Speaker: Prof. Adi Wyner,  U. of Pennsylvania

 Title: Explaining the Success of AdaBoost and Random Forests as Interpolating Classifiers

Abstract: There is a large literature explaining why AdaBoost is a successful classifier. The literature on AdaBoost focuses on classifier margins and boosting's interpretation as the optimization of an exponential likelihood function. These existing explanations, however, have been pointed out to be incomplete. A random forest is another popular ensemble method for which there is substantially less explanation in the literature.

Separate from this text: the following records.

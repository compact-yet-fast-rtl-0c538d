// ascon_ctrl: the finite state machine that runs Ascon-128a encryption on
// the round datapath and picks its mode per phase.
//
// Sequence: load IV||K||N; p^a (12 rounds, masked mode); XOR 0*||K;
// absorb each associated-data block into the 128-bit rate followed by p^b
// (8 rounds, high-throughput mode), with the 10* padding, which needs an
// extra all-padding block when the last block is full; XOR the
// domain-separation bit into x4; for each plaintext block XOR it into the
// rate, output the rate as ciphertext and run p^b except after the last
// block (again with an extra padding block after a full last block);
// XOR 0*||K||0*; p^a masked; tag = (x3,x4) XOR K. Only the two p^a
// permutations, where the key is mixed in, run masked; every p^b runs in
// high-throughput mode.
//
// Interface: `start` (while busy is low) samples key, nonce, has_ad,
// has_msg. Data blocks are 128 bits with the first byte in bits 127:120 and
// a byte count of 1..16 (`*_bytes`); a block moves when valid and ready
// are both high, `*_last` marks the last one. ct_valid and tag_valid are
// one-cycle pulses without back-pressure; ct_data has the bytes beyond
// ct_bytes cleared. rng_seed_load asks the RNG to reseed at start. Rounds
// are issued with round_start/round_idx/mode_ht and acknowledged by
// round_done; the next round is issued in the cycle round_done arrives.
// State updates that are not rounds go through st_load/st_wdata.
// Synchronous active-low reset.
module ascon_ctrl
  import ascon_pkg::*;
#(
  parameter logic [63:0] IV = IV_ASCON128A
) (
  input  logic          clk,
  input  logic          rst_n,
  // command
  input  logic          start,
  input  logic [127:0]  key,
  input  logic [127:0]  nonce,
  input  logic          has_ad,
  input  logic          has_msg,
  output logic          busy,
  output logic          rng_seed_load,
  // associated data
  input  logic          ad_valid,
  output logic          ad_ready,
  input  logic [127:0]  ad_data,
  input  logic [4:0]    ad_bytes,
  input  logic          ad_last,
  // plaintext / ciphertext
  input  logic          msg_valid,
  output logic          msg_ready,
  input  logic [127:0]  msg_data,
  input  logic [4:0]    msg_bytes,
  input  logic          msg_last,
  output logic          ct_valid,
  output logic [127:0]  ct_data,
  output logic [4:0]    ct_bytes,
  output logic          tag_valid,
  output logic [127:0]  tag,
  // datapath
  output logic          st_load,
  output state_t        st_wdata,
  output logic          round_start,
  output logic [3:0]    round_idx,
  output logic          mode_ht,
  input  state_t        state_q,
  input  logic          round_done
);
  typedef enum logic [3:0] {
    S_IDLE, S_PERM, S_INIT_KEY, S_AD, S_AD_PAD, S_DSEP,
    S_MSG, S_MSG_PAD, S_FINAL_KEY, S_TAG
  } phase_e;

  localparam logic [127:0] PAD_EMPTY = {8'h80, 120'b0};

  phase_e       ph_q, ret_q;
  logic [127:0] key_q;
  logic         has_msg_q;
  logic         ad_present_q;
  logic [3:0]   rcnt_q;
  logic         first_q, ht_q;

  // 10* padding of a block holding n (1..16) bytes
  function automatic logic [127:0] pad_block(input logic [127:0] d, input logic [4:0] n);
    logic [127:0] mask;
    mask = (n >= 5'd16) ? '1 : ~({128{1'b1}} >> (8 * n));
    return (d & mask) | ((n >= 5'd16) ? '0 : (PAD_EMPTY >> (8 * n)));
  endfunction

  function automatic logic [127:0] byte_mask(input logic [4:0] n);
    return (n >= 5'd16) ? '1 : ~({128{1'b1}} >> (8 * n));
  endfunction

  logic [127:0] rate, ad_blk, msg_blk, ct_new;
  assign rate    = {state_q[0], state_q[1]};
  assign ad_blk  = pad_block(ad_data, ad_bytes);
  assign msg_blk = pad_block(msg_data, msg_bytes);
  assign ct_new  = rate ^ msg_blk;

  // next phase and permutation set-up requested this cycle
  phase_e nxt;
  logic   go_perm, go_ht;
  phase_e go_ret;

  always_comb begin
    nxt           = ph_q;
    go_perm       = 1'b0;
    go_ht         = 1'b0;
    go_ret        = S_IDLE;
    st_load       = 1'b0;
    st_wdata      = state_q;
    round_start   = 1'b0;
    round_idx     = rcnt_q;
    rng_seed_load = 1'b0;
    ad_ready      = 1'b0;
    msg_ready     = 1'b0;
    ct_valid      = 1'b0;
    ct_data       = '0;
    ct_bytes      = msg_bytes;
    tag_valid     = 1'b0;
    tag           = '0;

    unique case (ph_q)
      S_IDLE: if (start) begin
        st_load       = 1'b1;
        st_wdata      = {nonce[63:0], nonce[127:64], key[63:0], key[127:64], IV};
        rng_seed_load = 1'b1;
        go_perm = 1'b1; go_ht = 1'b0; go_ret = S_INIT_KEY;
      end
      S_PERM: begin
        if (first_q) begin
          round_start = 1'b1;
        end else if (round_done) begin
          if (rcnt_q == 4'd11) nxt = ret_q;
          else begin
            round_start = 1'b1;
            round_idx   = rcnt_q + 4'd1;
          end
        end
      end
      S_INIT_KEY: begin
        st_load     = 1'b1;
        st_wdata[3] = state_q[3] ^ key_q[127:64];
        st_wdata[4] = state_q[4] ^ key_q[63:0];
        nxt         = ad_present_q ? S_AD : S_DSEP;
      end
      S_AD: begin
        ad_ready = 1'b1;
        if (ad_valid) begin
          st_load     = 1'b1;
          st_wdata[0] = state_q[0] ^ ad_blk[127:64];
          st_wdata[1] = state_q[1] ^ ad_blk[63:0];
          go_perm = 1'b1; go_ht = 1'b1;
          go_ret  = !ad_last ? S_AD : (ad_bytes >= 5'd16 ? S_AD_PAD : S_DSEP);
        end
      end
      S_AD_PAD: begin
        st_load     = 1'b1;
        st_wdata[0] = state_q[0] ^ PAD_EMPTY[127:64];
        go_perm = 1'b1; go_ht = 1'b1; go_ret = S_DSEP;
      end
      S_DSEP: begin
        st_load     = 1'b1;
        st_wdata[4] = state_q[4] ^ 64'd1;
        nxt         = has_msg_q ? S_MSG : S_MSG_PAD;
      end
      S_MSG: begin
        msg_ready = 1'b1;
        if (msg_valid) begin
          st_load     = 1'b1;
          st_wdata[0] = ct_new[127:64];
          st_wdata[1] = ct_new[63:0];
          ct_valid    = 1'b1;
          ct_data     = ct_new & byte_mask(msg_bytes);
          if (!msg_last) begin
            go_perm = 1'b1; go_ht = 1'b1; go_ret = S_MSG;
          end else if (msg_bytes >= 5'd16) begin
            go_perm = 1'b1; go_ht = 1'b1; go_ret = S_MSG_PAD;
          end else begin
            nxt = S_FINAL_KEY;
          end
        end
      end
      S_MSG_PAD: begin
        st_load     = 1'b1;
        st_wdata[0] = state_q[0] ^ PAD_EMPTY[127:64];
        nxt         = S_FINAL_KEY;
      end
      S_FINAL_KEY: begin
        st_load     = 1'b1;
        st_wdata[2] = state_q[2] ^ key_q[127:64];
        st_wdata[3] = state_q[3] ^ key_q[63:0];
        go_perm = 1'b1; go_ht = 1'b0; go_ret = S_TAG;
      end
      S_TAG: begin
        tag_valid = 1'b1;
        tag       = {state_q[3] ^ key_q[127:64], state_q[4] ^ key_q[63:0]};
        nxt       = S_IDLE;
      end
      default: nxt = S_IDLE;
    endcase
    if (go_perm) nxt = S_PERM;
  end

  always_ff @(posedge clk) begin
    if (!rst_n) begin
      ph_q         <= S_IDLE;
      ret_q        <= S_IDLE;
      key_q        <= '0;
      has_msg_q    <= 1'b0;
      ad_present_q <= 1'b0;
      rcnt_q       <= '0;
      first_q      <= 1'b0;
      ht_q         <= 1'b0;
    end else begin
      ph_q <= nxt;
      if (ph_q == S_IDLE && start) begin
        key_q        <= key;
        has_msg_q    <= has_msg;
        ad_present_q <= has_ad;
      end
      if (go_perm) begin
        ret_q   <= go_ret;
        ht_q    <= go_ht;
        first_q <= 1'b1;
        rcnt_q  <= go_ht ? 4'd4 : 4'd0;   // p^b = last 8 of the 12 rounds
      end else if (round_start) begin
        first_q <= 1'b0;
        rcnt_q  <= round_idx;
      end
    end
  end

  assign mode_ht = ht_q;
  assign busy    = (ph_q != S_IDLE);

  a_ct_with_block: assert property (@(posedge clk) disable iff (!rst_n)
    ct_valid |-> msg_valid && msg_ready);
  a_bytes_range: assert property (@(posedge clk) disable iff (!rst_n)
    (ad_valid && ad_ready |-> ad_bytes inside {[5'd1:5'd16]}) and
    (msg_valid && msg_ready |-> msg_bytes inside {[5'd1:5'd16]}));
  a_no_round_outside_perm: assert property (@(posedge clk) disable iff (!rst_n)
    round_start |-> ph_q == S_PERM);
endmodule
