// tb_ascon_ctrl: runs the phase FSM against a behavioural round engine
// (the reference round function, answering after 5 cycles in masked mode
// and 2 in high-throughput mode) and checks ciphertext and tag against the
// reference Ascon-128a model for messages of many lengths, including empty
// associated data, empty plaintext and full last blocks. It also checks
// that every 12-round permutation runs masked and every 8-round one in
// high-throughput mode, and that round indices follow 0..11 / 4..11.
module tb_ascon_ctrl;
  import ascon_pkg::*;
  import ascon_ref_pkg::*;
  logic clk = 0, rst_n = 0;
  always #5 clk = ~clk;
  int checks = 0, failures = 0;

  logic start = 0, has_ad = 0, has_msg = 0, busy, seed_ld;
  logic [127:0] key, nonce;
  logic ad_valid = 0, ad_ready, ad_last = 0; logic [127:0] ad_data; logic [4:0] ad_bytes;
  logic msg_valid = 0, msg_ready, msg_last = 0; logic [127:0] msg_data; logic [4:0] msg_bytes;
  logic ct_valid, tag_valid; logic [127:0] ct_data, tag; logic [4:0] ct_bytes;
  logic st_load, round_start, mode_ht; state_t st_wdata; logic [3:0] round_idx;
  state_t state_q; logic round_done = 0;

  ascon_ctrl dut (.clk, .rst_n, .start, .key, .nonce, .has_ad, .has_msg, .busy,
    .rng_seed_load (seed_ld), .ad_valid, .ad_ready, .ad_data, .ad_bytes, .ad_last,
    .msg_valid, .msg_ready, .msg_data, .msg_bytes, .msg_last, .ct_valid, .ct_data, .ct_bytes,
    .tag_valid, .tag, .st_load, .st_wdata, .round_start, .round_idx, .mode_ht,
    .state_q, .round_done);

  // behavioural round engine
  int wait_c = -1; logic [3:0] ri; logic pht;
  int prev_idx = 11; logic perm_is_b = 0;
  int n_masked_perm = 0, n_ht_perm = 0;
  always @(posedge clk) begin
    round_done <= 1'b0;
    if (st_load) state_q <= st_wdata;
    if (wait_c == 0) begin
      state_q <= state_t'(round(rstate_t'(state_q), int'(ri)));
      round_done <= 1'b1;
    end
    if (wait_c >= 0) wait_c <= wait_c - 1;
    if (round_start) begin
      ri <= round_idx; pht <= mode_ht;
      wait_c <= mode_ht ? 0 : 3;
      if (round_idx == 0 || (round_idx == 4 && prev_idx != 3)) begin
        perm_is_b = (round_idx == 4);
        if (perm_is_b) n_ht_perm++; else n_masked_perm++;
      end else if (int'(round_idx) != prev_idx + 1) begin
        failures++; $display("round index %0d after %0d", round_idx, prev_idx);
      end
      checks++;
      if (mode_ht !== perm_is_b) begin failures++; $display("mode %0b in %s", mode_ht, perm_is_b ? "p^b" : "p^a"); end
      prev_idx = round_idx;
    end
  end

  bq_t got_ct; logic [127:0] got_tag; bit tag_seen;
  always @(posedge clk) begin
    if (ct_valid) for (int i = 0; i < ct_bytes; i++) got_ct.push_back(ct_data[127 - 8 * i -: 8]);
    if (tag_valid) begin got_tag = tag; tag_seen = 1; end
  end

  task automatic encrypt(input logic [127:0] k, input logic [127:0] n, input bq_t ad, input bq_t pt);
    bq_t exp_ct; logic [127:0] exp_tag;
    aead_encrypt(k, n, ad, pt, exp_ct, exp_tag);
    got_ct = {}; tag_seen = 0;
    @(negedge clk);
    key = k; nonce = n; has_ad = ad.size() > 0; has_msg = pt.size() > 0; start = 1;
    @(negedge clk); start = 0;
    for (int off = 0; off < ad.size(); off += 16) begin
      int nb; nb = (ad.size() - off > 16) ? 16 : ad.size() - off;
      ad_data = block_of(ad, off, nb, 0); ad_bytes = 5'(nb); ad_last = (off + 16 >= ad.size());
      ad_valid = 1;
      // ready is stable between edges: once it is seen high, the next
      // rising edge moves the block
      #1; while (!ad_ready) @(negedge clk);
      @(negedge clk); ad_valid = 0;
      repeat ($urandom_range(0, 3)) @(negedge clk);
    end
    for (int off = 0; off < pt.size(); off += 16) begin
      int nb; nb = (pt.size() - off > 16) ? 16 : pt.size() - off;
      msg_data = block_of(pt, off, nb, 0); msg_bytes = 5'(nb); msg_last = (off + 16 >= pt.size());
      msg_valid = 1;
      #1; while (!msg_ready) @(negedge clk);
      @(negedge clk); msg_valid = 0;
      repeat ($urandom_range(0, 3)) @(negedge clk);
    end
    while (!tag_seen) @(negedge clk);
    checks += 2;
    if (got_ct != exp_ct) begin failures++; $display("ct mismatch ad=%0d pt=%0d", ad.size(), pt.size()); end
    if (got_tag !== exp_tag) begin failures++; $display("tag mismatch ad=%0d pt=%0d", ad.size(), pt.size()); end
  endtask

  initial begin
    repeat (2) @(negedge clk); rst_n = 1;
    for (int la = 0; la <= 33; la += 11) for (int lp = 0; lp <= 33; lp += 8) begin
      bq_t ad, pt;
      ad = {}; pt = {};
      for (int i = 0; i < la; i++) ad.push_back(8'($urandom));
      for (int i = 0; i < lp; i++) pt.push_back(8'($urandom));
      encrypt({$urandom, $urandom, $urandom, $urandom}, {$urandom, $urandom, $urandom, $urandom}, ad, pt);
    end
    begin bq_t ad, pt; ad = {}; pt = {}; for (int i = 0; i < 16; i++) begin ad.push_back(8'(i)); pt.push_back(8'(i)); end
      encrypt('1, '0, ad, pt); end
    checks += 2;
    if (n_masked_perm == 0 || n_ht_perm == 0) failures++;
    if (n_masked_perm != 2 * 21) begin failures++; $display("masked perms %0d", n_masked_perm); end
    $display("TB_RESULT checks=%0d failures=%0d", checks, failures);
    $finish;
  end
  initial begin repeat (100000) @(posedge clk); failures++; $display("TB_RESULT checks=%0d failures=%0d", checks, failures); $finish; end
endmodule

We introduce a novel perspective on AdaBoost and random forests that proposes that the two algorithms work for essentially similar reasons. While both classifiers achieve similar predictive accuracy, random forests cannot be conceived as a direct optimization procedure. Rather, random forests is a self-averaging, interpolating algorithm which creates a "spikey-smooth” classifier. We show that AdaBoost has the same property. We conjecture that both AdaBoost and random forests  therefore succeed because of this mechanism. We provide a number of examples and some theoretical justification to support this explanation. In the process, we question the conventional wisdom that suggests that boosting algorithms for classification require regularization or early stopping and should be limited to low complexity classes of learners, such as decision stumps. We conclude that boosting should be used like random forests: with large decision trees and without direct regularization or early stopping.